When a line below contains the word "after", copy that line.

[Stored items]
■ ■ ■ ■

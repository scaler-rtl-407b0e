// tb_shared_memory: checks the shared memory with four requesting PEGs, a
// random-stall L/U writer port and 12 behavioural L/U channels.
//  * a column written by a PEG is passed to the writer port unchanged and in
//    order, and can then be read back from the store (hit);
//  * a column not held is fetched from its reserved L/U datawords on channel
//    col mod 12, dummy lanes are skipped, and a second read hits;
//  * an all-dummy column ends with rd_done and no elements, also on a hit;
//  * a column longer than the store's capacity is streamed in full but not
//    kept, so reading it again fetches it again;
//  * four PEGs asking at once are all served, one at a time.
module tb_shared_memory;
  import scaler_pkg::*;

  localparam int NP = 4, NCH = 12, MAXN = 16;
  logic   clk = 1'b0, rst_n = 1'b0;
  logic   rd_req_valid [NP], rd_req_ready [NP], rd_valid [NP], rd_done [NP];
  idx_t   rd_req_col [NP], rd_req_lu_cnt [NP];
  haddr_t rd_req_lu_off [NP];
  elem_t  rd_elem;
  logic   wr_valid [NP], wr_ready [NP], wr_last [NP];
  elem_t  wr_elem [NP];
  idx_t   wr_col [NP], wr_lu_cnt [NP];
  haddr_t wr_lu_off [NP];
  logic   out_valid, out_ready = 1'b0, out_last;
  elem_t  out_elem;
  idx_t   out_col, out_lu_cnt;
  haddr_t out_lu_off;
  logic   ar_valid [NCH], ar_ready [NCH], r_valid [NCH];
  haddr_t ar_addr, ar_a [NCH];
  dword_t r_data [NCH];
  logic   aw_valid [NCH], aw_ready [NCH];
  haddr_t aw_addr [NCH];
  dword_t w_data [NCH];
  logic   idle;
  logic [31:0] sm_hits, sm_misses;
  int     checks = 0, failures = 0;
  elem_t  outq [$];

  always_comb for (int c = 0; c < NCH; c++) begin
    ar_a[c] = ar_addr; aw_valid[c] = 1'b0; aw_addr[c] = '0; w_data[c] = '0;
  end

  hbm_model #(.NCH(NCH), .WORDS(64), .LAT(5)) u_m (
    .clk, .ar_valid, .ar_ready, .ar_addr (ar_a), .r_valid, .r_data,
    .aw_valid, .aw_ready, .aw_addr, .w_data
  );
  shared_memory #(.NUM_PEG(NP), .NUM_CH(NCH), .SLOTS(4), .MAX_NNZ(MAXN)) dut (.*);

  always #5 clk = ~clk;
  always @(posedge clk) out_ready <= ($urandom % 4 != 0);
  always @(posedge clk)
    if (out_valid && out_ready) outq.push_back(out_elem);

  function automatic elem_t mk(int col, int i);
    return '{val: 32'(col * 1000 + i), col: 16'(col), row: 16'(i * 2 + 1)};
  endfunction

  task automatic check(bit ok, string msg);
    checks++;
    if (!ok) begin failures++; $display("FAIL: %s", msg); end
  endtask

  task automatic write_col(int g, int col, int n);
    for (int i = 0; i < n; i++) begin
      @(negedge clk);
      wr_valid[g] = 1'b1; wr_elem[g] = mk(col, i); wr_last[g] = (i == n - 1);
      wr_col[g] = 16'(col); wr_lu_off[g] = 32'(col); wr_lu_cnt[g] = 16'((n + 7) / 8);
      #1;
      while (!wr_ready[g]) begin @(negedge clk); #1; end
      @(posedge clk);
      #1 wr_valid[g] = 1'b0;
    end
  endtask

  // place column col with n elements at L/U words off.. on channel col % NCH
  task automatic put_col(int col, int off, int n, int cnt);
    for (int w = 0; w < cnt; w++)
      for (int l = 0; l < 8; l++)
        u_m.mem[col % NCH][off + w][l*64 +: 64] = (w * 8 + l < n) ? mk(col, w * 8 + l) : DUMMY_ELEM;
  endtask

  task automatic read_col(int g, int col, int off, int cnt, int n, string what);
    int got;
    bit bad, fin;
    got = 0;
    bad = 1'b0;
    @(negedge clk);
    rd_req_valid[g] = 1'b1; rd_req_col[g] = 16'(col);
    rd_req_lu_off[g] = 32'(off); rd_req_lu_cnt[g] = 16'(cnt);
    #1;
    while (!rd_req_ready[g]) begin @(negedge clk); #1; end
    @(posedge clk);
    #1 rd_req_valid[g] = 1'b0;
    fin = 1'b0;
    while (!fin) begin
      @(negedge clk);
      if (rd_valid[g]) begin
        if (rd_elem != mk(col, got)) bad = 1'b1;
        got++;
      end
      fin = rd_done[g];
    end
    check(!bad && got == n, $sformatf("%s: PEG %0d column %0d got %0d elements (%0s), expected %0d",
                                      what, g, col, got, bad ? "wrong data" : "data ok", n));
  endtask

  initial begin
    int h, m;
    for (int g = 0; g < NP; g++) begin
      rd_req_valid[g] = 1'b0; wr_valid[g] = 1'b0; wr_last[g] = 1'b0; wr_elem[g] = '0;
      rd_req_col[g] = '0; rd_req_lu_off[g] = '0; rd_req_lu_cnt[g] = '0;
      wr_col[g] = '0; wr_lu_off[g] = '0; wr_lu_cnt[g] = '0;
    end
    for (int c = 0; c < NCH; c++) for (int a = 0; a < 64; a++) u_m.mem[c][a] = '1;
    repeat (2) @(posedge clk);
    rst_n <= 1'b1;

    // write then read back
    write_col(0, 5, 11);
    write_col(3, 6, 1);
    repeat (4) @(negedge clk);
    check(outq.size() == 12, $sformatf("writer port saw %0d elements, expected 12", outq.size()));
    for (int i = 0; i < 11 && outq.size() > 0; i++)
      check(outq.pop_front() == mk(5, i), $sformatf("writer port element %0d of column 5", i));
    if (outq.size() > 0) check(outq.pop_front() == mk(6, 0), "writer port element of column 6");
    read_col(1, 5, 0, 0, 11, "hit");
    read_col(2, 6, 0, 0, 1, "one-element hit");
    check(sm_hits == 2 && sm_misses == 0, $sformatf("hits %0d misses %0d after write-back reads", sm_hits, sm_misses));

    // miss, fetched from HBM, then hit
    put_col(17, 10, 13, 3);
    read_col(2, 17, 10, 3, 13, "miss");
    read_col(0, 17, 10, 3, 13, "hit after fetch");
    check(sm_hits == 3 && sm_misses == 1, $sformatf("hits %0d misses %0d after fetch", sm_hits, sm_misses));

    // empty column
    put_col(30, 20, 0, 1);
    read_col(1, 30, 20, 1, 0, "empty miss");
    read_col(1, 30, 20, 1, 0, "empty hit");

    // too long to keep
    put_col(31, 30, 20, 3);
    read_col(3, 31, 30, 3, 20, "long miss");
    m = sm_misses;
    read_col(3, 31, 30, 3, 20, "long again");
    check(sm_misses == m + 1, "a column over capacity must not be kept");

    // concurrent readers; columns 5 and 17 share a slot, so they evict each other
    put_col(5, 40, 11, 2);
    h = sm_hits + sm_misses;
    fork
      begin read_col(0, 5, 40, 2, 11, "concurrent"); end
      begin read_col(1, 17, 10, 3, 13, "concurrent"); end
      begin read_col(2, 5, 40, 2, 11, "concurrent"); end
      begin read_col(3, 17, 10, 3, 13, "concurrent"); end
    join
    check(sm_hits + sm_misses == h + 4, "four concurrent reads served");
    @(negedge clk);
    check(idle, "idle at the end");
    $display("TB_RESULT checks=%0d failures=%0d", checks, failures);
    $finish;
  end

  initial begin
    #200000;
    failures++;
    $display("watchdog expired");
    $display("TB_RESULT checks=%0d failures=%0d", checks, failures);
    $finish;
  end
endmodule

■ ■ ■ ■

* TASK ANSWER:
    check(sm_hits == 2 && sm_misses == 0, $sformatf("hits %0d misses %0d after write-back reads", sm_hits, sm_misses));
    read_col(0, 17, 10, 3, 13, "hit after fetch");
    check(sm_hits == 3 && sm_misses == 1, $sformatf("hits %0d misses %0d after fetch", sm_hits, sm_misses));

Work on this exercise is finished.